A las Misiones Pedagógicas se adscribieron dos singulares proyectos teatrales: El Teatro del Pueblo que dirigió Alejandro Casona y la Compañía de Teatro Universitario, “La Barraca”, de Federico García Lorca. Esta pasión por llevar al pueblo textos clásicos del mejor teatro español fue una epopeya  ambulante que llenó las plazas en los rincones más olvidados de España. 

Eso jugaba a favor de un espacio teatral inigualable, recién excavado para asombro del escaso veinte por ciento que leía asiduamente la Prensa, en aquella España de veintitrés millones de habitantes. 

Habría que expurgar muchos papeles para buscar otro impulsor concreto que no fueran  ese clima y la pasión de Margarita Xirgu, en su implicación excepcional, por su extracción social pobre, con lo que gran parte de aquella sociedad soñaba: Un pueblo instruido, redimido de su atraso secular por la cultura.

Ni siquiera Unamuno, enfrentado desde 1932 con la coalición Republicano Socialista que encabezaba Azaña, era razón suficiente para que se purgara aquel proyecto que el mismo recompondría literariamente.

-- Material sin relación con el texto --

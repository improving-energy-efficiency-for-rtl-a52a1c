// cgra_tile: one tile of the CGRA, a PE tile (IS_MEM = 0) or a MEM tile
// (IS_MEM = 1), and one power domain.
//
// Datapath (switched domain, powered through power_switch):
//   - a 16-bit and a 1-bit switch box (switch_box), registered outputs on
//     all four sides, each output choosing among the other three sides and
//     the core outputs;
//   - connection boxes (connection_box) feeding every core input from all
//     tracks, with a constant-0 input;
//   - PE tile: pe_core plus a 2R/1W pond. The ALU inputs can take either
//     pond output, the pond input can take the ALU output, and both pond
//     outputs also drive the switch boxes so neighbouring PEs can use them.
//     Core outputs to the SBs: 16-bit {pond1, pond0, alu}, 1-bit
//     {pond valid1, pond valid0, alu bit}.
//   - MEM tile: mem_core. Core outputs: 16-bit {0, 0, read data}, 1-bit
//     {0, read start, read valid}.
//   - NUM_CFG_WORDS 32-bit configuration words holding route_cfg_t and the
//     core configuration (see cgra_pkg); they are lost when the tile is off.
// Always-on domain: pd_config_reg (tile-id decode and ps_en_reg),
// pd_read_isolation (configuration read-back chain), and the global signals
// (reset, stall, configuration bus) that pass through the tile to the tile
// below it in the column.
//
// Power gating: ps_en_reg = 1 turns the switches off. While the switched
// supply is off its state is held in reset (nothing is retained) and its
// outputs float; the model drives them with power_switch's fixed
// pseudo-random stand-in value. Neighbours stay safe because their
// pd_mux-based SBs and CBs clamp any input they do not select. After
// power-up the tile must be reconfigured; the switched configuration comes
// out of reset as all ones, which puts every SB/CB select beyond its last
// input, so an unconfigured tile drives only zeros.
//
// Lint note: the switched-domain reset sw_rst_n is used asynchronously by
// the registers and synchronously by the pond's assertions (their
// "disable iff" term), which a linter reports as a net used both ways. The
// assertions are simulation-only checks, so this is intended.
//
// Connection-box numbering (select values) for both networks: tracks
// side*NUM_TRACKS + track (N=0, E=1, S=2, W=3), then local inputs, then the
// constant 0. 16-bit CBs: 0-2 ALU a, b, c (locals: 20 = pond0, 21 = pond1,
// 22 = zero), 3 pond write data (local 20 = ALU out, 21 = zero); MEM tile
// uses CB 0 as write data (20 = zero). 1-bit CBs (20 = zero): PE 0-2 ALU
// bits, 3/4 init0
// start/valid, 5/6 init1 start/valid, 7 wb start, 8 update0 start,
// 9 update1 start; MEM 0 write valid, 1 write start, 2 read start.
//
// Tile structure (SBs, CBs, core, pond, always-on/switched split, global
// feed-through) follows the source design; track count, connectivity and
// register layout are this design's choices.
//
// Timing: a value leaving a tile was registered in its switch box, so each
// hop costs one cycle. Configuration writes take effect on the next clock
// edge. stall_i freezes the switched domain.
`timescale 1ns/1ps
module cgra_tile
  import cgra_pkg::*;
#(
  parameter bit IS_MEM       = 1'b0,
  parameter int NUM_SWITCHES = IS_MEM ? 35 : 18,  // 17.5 ns / 9 ns wake-up
  parameter int STAGE_PS     = 500
) (
  input  logic                 clk,
  // global signals, passed down the column through the always-on domain
  input  logic                 rst_n_i,
  output logic                 rst_n_o,
  input  logic                 stall_i,
  output logic                 stall_o,
  input  cfg_bus_t             cfg_i,
  output cfg_bus_t             cfg_o,
  input  logic [CFG_DATA_W-1:0] rd_chain_i,
  output logic [CFG_DATA_W-1:0] rd_chain_o,
  input  logic [TILE_ID_W-1:0] tile_id_i,
  // interconnect, indexed [side][track]
  input  word_t [NUM_SIDES-1:0][NUM_TRACKS-1:0] data_i,
  output word_t [NUM_SIDES-1:0][NUM_TRACKS-1:0] data_o,
  input  logic  [NUM_SIDES-1:0][NUM_TRACKS-1:0] bit_i,
  output logic  [NUM_SIDES-1:0][NUM_TRACKS-1:0] bit_o,
  // status
  output logic                 pwr_on_o
);

  localparam int NOUT16  = NUM_SIDES * NUM_TRACKS * DATA_W;
  localparam int NOUT1   = NUM_SIDES * NUM_TRACKS;
  localparam int FLOAT_W = NOUT16 + NOUT1;

  // ------------------------------------------------- always-on domain
  assign rst_n_o = rst_n_i;
  assign stall_o = stall_i;
  assign cfg_o   = cfg_i;

  logic                  ps_en, sw_we, sw_re, vdd_sw_on;
  logic [CFG_REG_W-1:0]  sw_idx;
  logic [CFG_DATA_W-1:0] aon_rdata, sw_rdata;
  logic [FLOAT_W-1:0]    float_val;

  pd_config_reg u_pd_cfg (
    .clk,
    .rst_n       (rst_n_i),
    .tile_id_i,
    .cfg_i,
    .ps_en_o     (ps_en),
    .sw_we_o     (sw_we),
    .sw_re_o     (sw_re),
    .sw_idx_o    (sw_idx),
    .aon_rdata_o (aon_rdata)
  );

  pd_read_isolation u_rd_iso (
    .ps_en_i     (ps_en),
    .chain_i     (rd_chain_i),
    .aon_rdata_i (aon_rdata),
    .sw_rdata_i  (sw_rdata),
    .chain_o     (rd_chain_o)
  );

  power_switch #(
    .NUM_SWITCHES (NUM_SWITCHES),
    .STAGE_PS     (STAGE_PS),
    .FLOAT_W      (FLOAT_W)
  ) u_ps (
    .nsleep_i    (~ps_en),
    .nsleep_o    (),
    .vdd_sw_on_o (vdd_sw_on),
    .float_o     (float_val)
  );

  assign pwr_on_o = vdd_sw_on;

  // ------------------------------------------------- switched domain
  logic sw_rst_n, en;
  assign sw_rst_n = rst_n_i & vdd_sw_on;
  assign en       = ~stall_i;

  logic [NUM_CFG_WORDS-1:0][CFG_DATA_W-1:0] cfg_q;
  tile_cfg_t                                tcfg;

  // Reset value all ones: every SB and CB select is then beyond its last
  // input and selects nothing, so an unconfigured tile drives zeros and
  // ignores whatever its (possibly unpowered) neighbours drive.
  always_ff @(posedge clk or negedge sw_rst_n) begin
    if (!sw_rst_n) begin
      cfg_q <= '1;
    end else if (sw_we) begin
      cfg_q[sw_idx[$clog2(NUM_CFG_WORDS)-1:0]] <= cfg_i.data;
    end
  end

  logic [NUM_CFG_WORDS*CFG_DATA_W-1:0] cfg_flat;
  assign cfg_flat = cfg_q;
  assign tcfg     = cfg_flat[$bits(tile_cfg_t)-1:0];
  assign sw_rdata = sw_re ? cfg_q[sw_idx[$clog2(NUM_CFG_WORDS)-1:0]] : '0;

  word_t [CORE_OUTS-1:0]                  core16;
  logic  [CORE_OUTS-1:0]                  core1;
  word_t [NUM_SIDES-1:0][NUM_TRACKS-1:0]  sb16_q;
  logic  [NUM_SIDES-1:0][NUM_TRACKS-1:0]  sb1_q;

  switch_box #(.WIDTH(DATA_W)) u_sb16 (
    .clk, .rst_n (sw_rst_n), .en_i (en),
    .in_i   (data_i),
    .core_i (core16),
    .sel_i  (tcfg.route.sb16),
    .out_o  (sb16_q)
  );

  switch_box #(.WIDTH(1)) u_sb1 (
    .clk, .rst_n (sw_rst_n), .en_i (en),
    .in_i   (bit_i),
    .core_i (core1),
    .sel_i  (tcfg.route.sb1),
    .out_o  (sb1_q)
  );

  // Outputs of an unpowered domain float.
  assign data_o = vdd_sw_on ? sb16_q : float_val[NOUT16-1:0];
  assign bit_o  = vdd_sw_on ? sb1_q  : float_val[FLOAT_W-1:NOUT16];

  if (!IS_MEM) begin : g_pe
    pe_cfg_t   pe_cfg;
    pond_cfg_t pond_cfg;
    word_t     alu_out, pond0, pond1, pond_wdata;
    logic      alu_bit, pond_v0, pond_v1;
    word_t [2:0] alu_in;
    logic  [PE_BIT_INS-1:0] bits;

    assign pe_cfg   = pe_cfg_t'(tcfg.core[$bits(pe_cfg_t)-1:0]);
    assign pond_cfg = pond_cfg_t'(tcfg.core[$bits(pe_cfg_t) +: $bits(pond_cfg_t)]);

    for (genvar k = 0; k < 3; k++) begin : g_alu_cb
      connection_box #(.WIDTH(DATA_W), .NUM_LOCAL(2)) u_cb (
        .tracks_i (data_i),
        .local_i  ({pond1, pond0}),
        .sel_i    (tcfg.route.cb16[k]),
        .out_o    (alu_in[k])
      );
    end

    connection_box #(.WIDTH(DATA_W), .NUM_LOCAL(1)) u_cb_pond (
      .tracks_i (data_i),
      .local_i  (alu_out),
      .sel_i    (tcfg.route.cb16[3]),
      .out_o    (pond_wdata)
    );

    for (genvar k = 0; k < PE_BIT_INS; k++) begin : g_bit_cb
      connection_box #(.WIDTH(1), .NUM_LOCAL(0)) u_cb (
        .tracks_i (bit_i),
        .local_i  (1'b0),
        .sel_i    (tcfg.route.cb1[k]),
        .out_o    (bits[k])
      );
    end

    pe_core u_pe (
      .cfg_i  (pe_cfg),
      .a_i    (alu_in[0]),
      .b_i    (alu_in[1]),
      .c_i    (alu_in[2]),
      .bit_i  (bits[2:0]),
      .data_o (alu_out),
      .bit_o  (alu_bit)
    );

    pond u_pond (
      .clk, .rst_n (sw_rst_n), .en_i (en),
      .cfg_i           (pond_cfg),
      .data_i          (pond_wdata),
      .alu_i           (alu_out),
      .init0_start_i   (bits[3]),
      .init0_valid_i   (bits[4]),
      .init1_start_i   (bits[5]),
      .init1_valid_i   (bits[6]),
      .wb_start_i      (bits[7]),
      .update0_start_i (bits[8]),
      .update1_start_i (bits[9]),
      .data0_o         (pond0),
      .valid0_o        (pond_v0),
      .data1_o         (pond1),
      .valid1_o        (pond_v1)
    );

    assign core16 = {pond1, pond0, alu_out};
    assign core1  = {pond_v1, pond_v0, alu_bit};

  end else begin : g_mem
    mem_cfg_t mem_cfg;
    word_t    wdata, rdata;
    logic [MEM_BIT_INS-1:0] bits;
    logic     rvalid, rstart;

    assign mem_cfg = mem_cfg_t'(tcfg.core[$bits(mem_cfg_t)-1:0]);

    connection_box #(.WIDTH(DATA_W), .NUM_LOCAL(0)) u_cb_wdata (
      .tracks_i (data_i),
      .local_i  (word_t'(0)),
      .sel_i    (tcfg.route.cb16[0]),
      .out_o    (wdata)
    );

    for (genvar k = 0; k < MEM_BIT_INS; k++) begin : g_bit_cb
      connection_box #(.WIDTH(1), .NUM_LOCAL(0)) u_cb (
        .tracks_i (bit_i),
        .local_i  (1'b0),
        .sel_i    (tcfg.route.cb1[k]),
        .out_o    (bits[k])
      );
    end

    mem_core u_mem (
      .clk, .rst_n (sw_rst_n), .en_i (en),
      .cfg_i    (mem_cfg),
      .wdata_i  (wdata),
      .wvalid_i (bits[0]),
      .wstart_i (bits[1]),
      .rstart_i (bits[2]),
      .rdata_o  (rdata),
      .rvalid_o (rvalid),
      .rstart_o (rstart)
    );

    assign core16 = {word_t'(0), word_t'(0), rdata};
    assign core1  = {1'b0, rstart, rvalid};
  end

endmodule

Habría que saber si, aparte de aquel “Cipri has estado como Dios ”con el que Azaña halagó a su cuñado por la dirección escénica, el Presidente del Gobierno tuvo algún detalle con el escritor y filósofo vasco, con el que andaba a tiros. 

Es cierto que existía ese clima renovador que hizo venir a la gente de Madrid,  como lo era también una derecha local, instruida y  librepensadora, que lucía un “Circulo”, con fachada de inspiración masónica y que recibió aquel evento con la mejor compostura, la misma de Romanones, años antes, al pasear aquellos graderíos recién excavados. Tal vez los tiempos complejos necesitan un repaso y ya empieza a abrirse espacio cronológico para hacerlo. 

No hay duda del carácter instructivo y culturizador, como idea fuerza de lo que nacía en Mérida. ¿Ha seguido esa línea siempre? Habría que rebuscar en la memoria y en los archivos para intentar averiguarlo.

Entretanto, convendría recordar que Fernando de los Ríos, el intelectual socialista que desautorizó a Largo Caballero, por apoyar la Dictadura de Primo de Rivera, no vino aquel junio como Ministro de Instrucción Pública y Bellas Artes. Simplemente porque una semana antes había sido nombrado Ministro de Estado y en esa condición estuvo, la fecha mítica, en la Mérida que tanto le había impactado en anteriores visitas y a la que había defendido  en los foros intelectuales que frecuentaba. A fin de cuentas el patrón clásico que resucitaba en Mérida era el mejor ejemplo de armonía y racionalidad con el que un masón de raíz krausista podía hacer pedagogía.